There is a phrase that keeps coming back from the series, “a globs of feeling,” and at first it sounds strange, almost incorrect. But the longer you sit with it, the more accurate it becomes. Because there are moments in life when emotions do not separate themselves into clear categories. Love does not sit alone. Sadness does not arrive clean. Hope does not stay pure. Everything comes together at once, mixed and heavy, like something that cannot be unpacked no matter how long you stare at it.
What stayed with me most were the characters and how painfully human they felt. They were not struggling in dramatic ways, just carrying ordinary emotional weight that slowly exhausted them. They made mistakes that felt familiar, stayed silent when they should speak, and kept moving even when they were clearly tired inside. Some were chasing dreams that no longer felt possible, while others simply wanted to be understood but did not know how to ask for it. That is what made them feel real to me. They were messy, imperfect people still trying anyway.
Lately, my life has felt like fluorescent lights, unfinished tasks, coffee gone cold on my desk, and staring at the ceiling long after everyone else is asleep.
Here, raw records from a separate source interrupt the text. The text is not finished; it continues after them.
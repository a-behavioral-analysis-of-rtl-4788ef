// tb_sdm_ntf: shape of the modulator's quantization-noise spectrum against the
// target noise transfer function.
//
// The target NTF is
//   NTF(z) = (z-1)(z^2-1.997z+1)(z^2-1.992z+1)
//          / ((z-0.7477)(z^2-1.556z+0.6233)(z^2-1.756z+0.8336)).
// The modulator is driven with a quarter-scale sine at bin 11 of an 8192-point
// record. Eight Hann-windowed 8192-point records are transformed with a radix-2
// FFT written here, and their power spectra are averaged. Outside the signal
// band the spectrum is quantization noise shaped by |NTF|^2. Its power is
// summed over five octave-wide bands from 138 kHz to 4.4 MHz, and so is
// |NTF(e^jw)|^2 evaluated directly from the expression above. Each band's
// measured power, relative to the top band, must match the predicted ratio
// within 3 dB. (With a linear noise source in place of the quantizer the match
// is within 0.2 dB; the real 32-level quantizer's error is slightly coloured
// and lowers the lower bands by up to 2 dB.)
module tb_sdm_ntf;
  import adsl_dac_pkg::*;

  localparam int  LOGN    = 13;
  localparam int  NFFT    = 1 << LOGN;
  localparam int  NREC    = 8;
  localparam int  NSETTLE = 1024;
  localparam int  KSIG    = 11;
  localparam int  NB      = 5;
  localparam real PI      = 3.14159265358979323846;
  // band edges in FFT bins (bin = 8.832 MHz / 8192 = 1078 Hz)
  localparam int  BLO [NB] = '{128, 256, 512, 1024, 2048};
  localparam int  BHI [NB] = '{255, 511, 1023, 2047, 4095};

  logic clk = 1'b0;
  logic rst_n = 1'b1;
  logic in_valid = 1'b0;
  logic signed [DATA_W-1:0] in_data = '0;
  logic out_valid;
  logic signed [SDM_BITS-1:0] code;
  logic overload;

  int checks = 0;
  int failures = 0;

  sigma_delta_mod dut (.*);

  always #5 clk = ~clk;

  real xr [NFFT];
  real xi [NFFT];
  real psd [NFFT/2];
  real ctab [NFFT];
  real stab [NFFT];

  // in-place iterative radix-2 FFT of xr + j*xi
  task automatic fft();
    int j;
    real tr, ti, wr, wi;
    j = 0;
    for (int i = 0; i < NFFT; i++) begin
      if (i < j) begin
        tr = xr[i]; xr[i] = xr[j]; xr[j] = tr;
        ti = xi[i]; xi[i] = xi[j]; xi[j] = ti;
      end
      begin
        int m;
        m = NFFT >> 1;
        while (m >= 1 && (j & m) != 0) begin
          j = j ^ m;
          m = m >> 1;
        end
        j = j | m;
      end
    end
    for (int len = 2; len <= NFFT; len = len << 1) begin
      int step;
      step = NFFT / len;
      for (int i = 0; i < NFFT; i += len) begin
        for (int k = 0; k < len / 2; k++) begin
          wr = ctab[k * step];
          wi = -stab[k * step];
          tr = xr[i+k+len/2] * wr - xi[i+k+len/2] * wi;
          ti = xr[i+k+len/2] * wi + xi[i+k+len/2] * wr;
          xr[i+k+len/2] = xr[i+k] - tr;
          xi[i+k+len/2] = xi[i+k] - ti;
          xr[i+k] = xr[i+k] + tr;
          xi[i+k] = xi[i+k] + ti;
        end
      end
    end
  endtask

  // |NTF(e^jw)|^2 from the factored target
  function automatic real ntf2(input real w);
    real c1, s1, c2, s2;
    real nr, ni, dr, di, ar, ai, br, bi, t;
    c1 = $cos(w);  s1 = $sin(w);
    c2 = $cos(2.0 * w); s2 = $sin(2.0 * w);
    // numerator (z-1)(z^2-1.997z+1)(z^2-1.992z+1)
    nr = c1 - 1.0; ni = s1;
    ar = c2 - 1.997 * c1 + 1.0; ai = s2 - 1.997 * s1;
    t = nr * ar - ni * ai; ni = nr * ai + ni * ar; nr = t;
    ar = c2 - 1.992 * c1 + 1.0; ai = s2 - 1.992 * s1;
    t = nr * ar - ni * ai; ni = nr * ai + ni * ar; nr = t;
    // denominator (z-0.7477)(z^2-1.556z+0.6233)(z^2-1.756z+0.8336)
    dr = c1 - 0.7477; di = s1;
    br = c2 - 1.556 * c1 + 0.6233; bi = s2 - 1.556 * s1;
    t = dr * br - di * bi; di = dr * bi + di * br; dr = t;
    br = c2 - 1.756 * c1 + 0.8336; bi = s2 - 1.756 * s1;
    t = dr * br - di * bi; di = dr * bi + di * br; dr = t;
    return (nr * nr + ni * ni) / (dr * dr + di * di);
  endfunction

  initial begin
    real meas [NB];
    real pred [NB];
    real dmeas, dpred;
    int x;
    for (int n = 0; n < NFFT; n++) begin
      ctab[n] = $cos(2.0 * PI * real'(n) / real'(NFFT));
      stab[n] = $sin(2.0 * PI * real'(n) / real'(NFFT));
    end
    for (int k = 0; k < NFFT / 2; k++) psd[k] = 0.0;
    #1 rst_n = 1'b0;
    repeat (2) @(posedge clk);
    rst_n <= 1'b1;
    @(posedge clk);
    for (int n = 0; n < NSETTLE + NREC * NFFT; n++) begin
      x = int'($rtoi(2048.0 * stab[(KSIG * n) % NFFT] + 8192.5)) - 8192;
      in_valid <= 1'b1;
      in_data  <= DATA_W'(x);
      @(posedge clk);
      #1;
      if (n >= NSETTLE) begin
        int m;
        m = (n - NSETTLE) % NFFT;
        xr[m] = (0.5 - 0.5 * ctab[m]) * real'(code) / 16.0;
        xi[m] = 0.0;
        if (m == NFFT - 1) begin
          fft();
          for (int k = 0; k < NFFT / 2; k++) psd[k] += xr[k] * xr[k] + xi[k] * xi[k];
        end
      end
    end
    in_valid <= 1'b0;
    for (int b = 0; b < NB; b++) begin
      meas[b] = 0.0;
      pred[b] = 0.0;
      for (int k = BLO[b]; k <= BHI[b]; k++) begin
        meas[b] += psd[k];
        pred[b] += ntf2(2.0 * PI * real'(k) / real'(NFFT));
      end
    end
    for (int b = 0; b < NB; b++) begin
      dmeas = 10.0 * $log10(meas[b] / meas[NB-1]);
      dpred = 10.0 * $log10(pred[b] / pred[NB-1]);
      $display("band %4.0f-%4.0f kHz: measured %7.2f dB, NTF predicts %7.2f dB (relative to top band)",
               real'(BLO[b]) * 8832.0 / real'(NFFT), real'(BHI[b] + 1) * 8832.0 / real'(NFFT), dmeas, dpred);
      checks++;
      if (dmeas < dpred - 3.0 || dmeas > dpred + 3.0) begin
        failures++;
        $display("FAIL: band %0d off the NTF by %0.2f dB", b, dmeas - dpred);
      end
    end
    $display("TB_RESULT checks=%0d failures=%0d", checks, failures);
    $finish;
  end

  initial begin
    repeat (NSETTLE + NREC * NFFT + 100) @(posedge clk);
    failures++;
    $display("FAIL: watchdog");
    $display("TB_RESULT checks=%0d failures=%0d", checks, failures);
    $finish;
  end

endmodule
I became a teacher because that is what I studied for. That was the direction. The goal. And now that I am finally here, actually living it, I realized no one really tells you how easy it is to lose yourself inside routines that were once your dream. Some days I feel like I am constantly giving pieces of myself away without noticing. A little patience here. A little energy there. A softened voice for students who are struggling. Encouragement even on days when I cannot encourage myself. And somehow, by the time I get home, there is barely enough left of me to sit quietly with my own emotions.
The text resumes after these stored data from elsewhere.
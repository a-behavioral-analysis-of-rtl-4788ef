// tb_sdm_snr_sweep: in-band SNR of the modulator versus input level.
//
// The modulator is driven with a coherent sine (bin 11 of an 8192-point record
// at the 8.832 MHz output rate) at five amplitudes from 0.9 of full scale down
// to 0.001 (-60 dBFS; below that the 14-bit input word itself dominates). For each level, the 8192 codes after a 1024-sample settling time
// are Hann-windowed and the DFT over the signal band (bins 1..128, i.e.
// 0-138 kHz at an oversampling ratio of 32) splits signal (bins 9..13) from
// noise. Checks: the SNR exceeds 85 dB at half scale; below that it falls by
// 20 dB per decade of amplitude (within 4 dB), which shows a level-independent
// noise floor; no level overloads the quantizer except possibly the top one.
// The dynamic range is reported as the level span from SNR = 0 dB (extrapolated
// from the 0.001 point) up to the largest level that stays stable.
module tb_sdm_snr_sweep;
  import adsl_dac_pkg::*;

  localparam int  NFFT    = 8192;
  localparam int  NSETTLE = 1024;
  localparam int  NBAND   = NFFT / 64;
  localparam int  KSIG    = 11;
  localparam int  NLEV    = 5;
  localparam real PI      = 3.14159265358979323846;
  localparam real LEVELS [NLEV] = '{0.9, 0.5, 0.1, 0.01, 0.001};

  logic clk = 1'b0;
  logic rst_n = 1'b1;
  logic in_valid = 1'b0;
  logic signed [DATA_W-1:0] in_data = '0;
  logic out_valid;
  logic signed [SDM_BITS-1:0] code;
  logic overload;

  int checks = 0;
  int failures = 0;

  sigma_delta_mod dut (.*);

  always #5 clk = ~clk;

  int  codes [NFFT];
  real snr [NLEV];
  int  nclip [NLEV];
  real ctab [NFFT];
  real stab [NFFT];
  real win [NFFT];

  initial begin
    real ps, pn, re, im, dr;
    int x, idx;
    for (int n = 0; n < NFFT; n++) begin
      ctab[n] = $cos(2.0 * PI * real'(n) / real'(NFFT));
      stab[n] = $sin(2.0 * PI * real'(n) / real'(NFFT));
      win[n]  = 0.5 - 0.5 * ctab[n];
    end
    #1;
    for (int l = 0; l < NLEV; l++) begin
      rst_n = 1'b0;
      in_valid <= 1'b0;
      repeat (2) @(posedge clk);
      rst_n <= 1'b1;
      @(posedge clk);
      nclip[l] = 0;
      for (int n = 0; n < NSETTLE + NFFT; n++) begin
        x = int'($rtoi(LEVELS[l] * 8192.0 * stab[(KSIG * n) % NFFT] + 8192.5)) - 8192;
        if (x > 8191) x = 8191;
        in_valid <= 1'b1;
        in_data  <= DATA_W'(x);
        @(posedge clk);
        #1;
        if (overload) nclip[l]++;
        if (n >= NSETTLE) codes[n - NSETTLE] = int'(code);
      end
      ps = 0.0;
      pn = 0.0;
      for (int k = 1; k <= NBAND; k++) begin
        re = 0.0;
        im = 0.0;
        for (int n = 0; n < NFFT; n++) begin
          idx = (k * n) % NFFT;
          re += win[n] * real'(codes[n]) * ctab[idx];
          im -= win[n] * real'(codes[n]) * stab[idx];
        end
        if (k >= KSIG - 2 && k <= KSIG + 2) ps += re * re + im * im;
        else                                pn += re * re + im * im;
      end
      snr[l] = 10.0 * $log10(ps / pn);
      $display("level %8.5f (%7.2f dBFS): in-band SNR %6.2f dB, quantizer clips %0d",
               LEVELS[l], 20.0 * $log10(LEVELS[l]), snr[l], nclip[l]);
    end
    in_valid <= 1'b0;
    checks++;
    if (snr[1] < 85.0) begin
      failures++;
      $display("FAIL: half-scale SNR %0.2f dB below 85 dB", snr[1]);
    end
    for (int l = 2; l < NLEV; l++) begin
      real want;
      want = snr[l-1] + 20.0 * $log10(LEVELS[l] / LEVELS[l-1]);
      checks++;
      if (snr[l] < want - 4.0 || snr[l] > want + 4.0) begin
        failures++;
        $display("FAIL: SNR at %f is %0.2f dB, expected %0.2f +- 4 dB", LEVELS[l], snr[l], want);
      end
    end
    for (int l = 1; l < NLEV; l++) begin
      checks++;
      if (nclip[l] != 0) begin
        failures++;
        $display("FAIL: level %f clipped the quantizer %0d times", LEVELS[l], nclip[l]);
      end
    end
    dr = snr[4] - 20.0 * $log10(LEVELS[4]) + 20.0 * $log10(LEVELS[0]);
    $display("dynamic range (SNR = 0 dB to %0.2f of full scale): %0.2f dB", LEVELS[0], dr);
    $display("TB_RESULT checks=%0d failures=%0d", checks, failures);
    $finish;
  end

  initial begin
    repeat (NLEV * (NSETTLE + NFFT + 10)) @(posedge clk);
    failures++;
    $display("FAIL: watchdog");
    $display("TB_RESULT checks=%0d failures=%0d", checks, failures);
    $finish;
  end

endmodule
Maybe that is why the series affected me the way it did. It reminded me of the strange loneliness that exists even when you are surrounded by people all day. A classroom full of voices, co-teachers walking past you in hallways, group chats constantly active, notifications always arriving, and yet there are still moments where you feel emotionally untranslated. Like there are entire paragraphs inside you that nobody has really read yet. I think adults become experts at disguising this. We learn how to function before we learn how to heal. We learn how to respond with “I’m okay” before we even stop long enough to ask ourselves if it is true. Sometimes I wonder how many people around me are carrying invisible grief while discussing deadlines and lesson plans like everything is normal.
There are people I thought would stay in my life longer. People I imagined would witness more versions of me than they did. Some left loudly. Some left so quietly I did not realize it until much later. And then there are people who appeared unexpectedly, people who became comfort in temporary places, people who probably do not even realize they helped me survive certain weeks just by being kind at the right moment. That is something I keep learning lately. Healing does not always arrive dramatically. Sometimes it looks like someone remembering your coffee order. Someone asking if you got home safely. A co-teacher laughing with you in the middle of an exhausting day. A student handing you a letter they probably thought was small but you end up rereading at night when life feels particularly unbearable. I used to think healing meant becoming fully okay. Now I think maybe it is just finding people who make being hurt feel less lonely.
And emotions matter more than people admit. I think we spend too much time treating feelings like inconveniences that need to be hidden until they become easier to carry. But emotions are not interruptions. They are proof that something inside us is alive enough to react, alive enough to care. Even sadness. Even longing. Even the terrible ache of feeling left out while everyone else seems connected so effortlessly. There are nights when I genuinely wonder if there will ever be someone who understands me in the exact way I want to be understood. Someone who does not just hear my words but recognizes the emotion beneath them. Someone who notices when I am becoming quieter than usual. Someone who stays long enough to learn the complicated language of my heart instead of leaving halfway through the translation.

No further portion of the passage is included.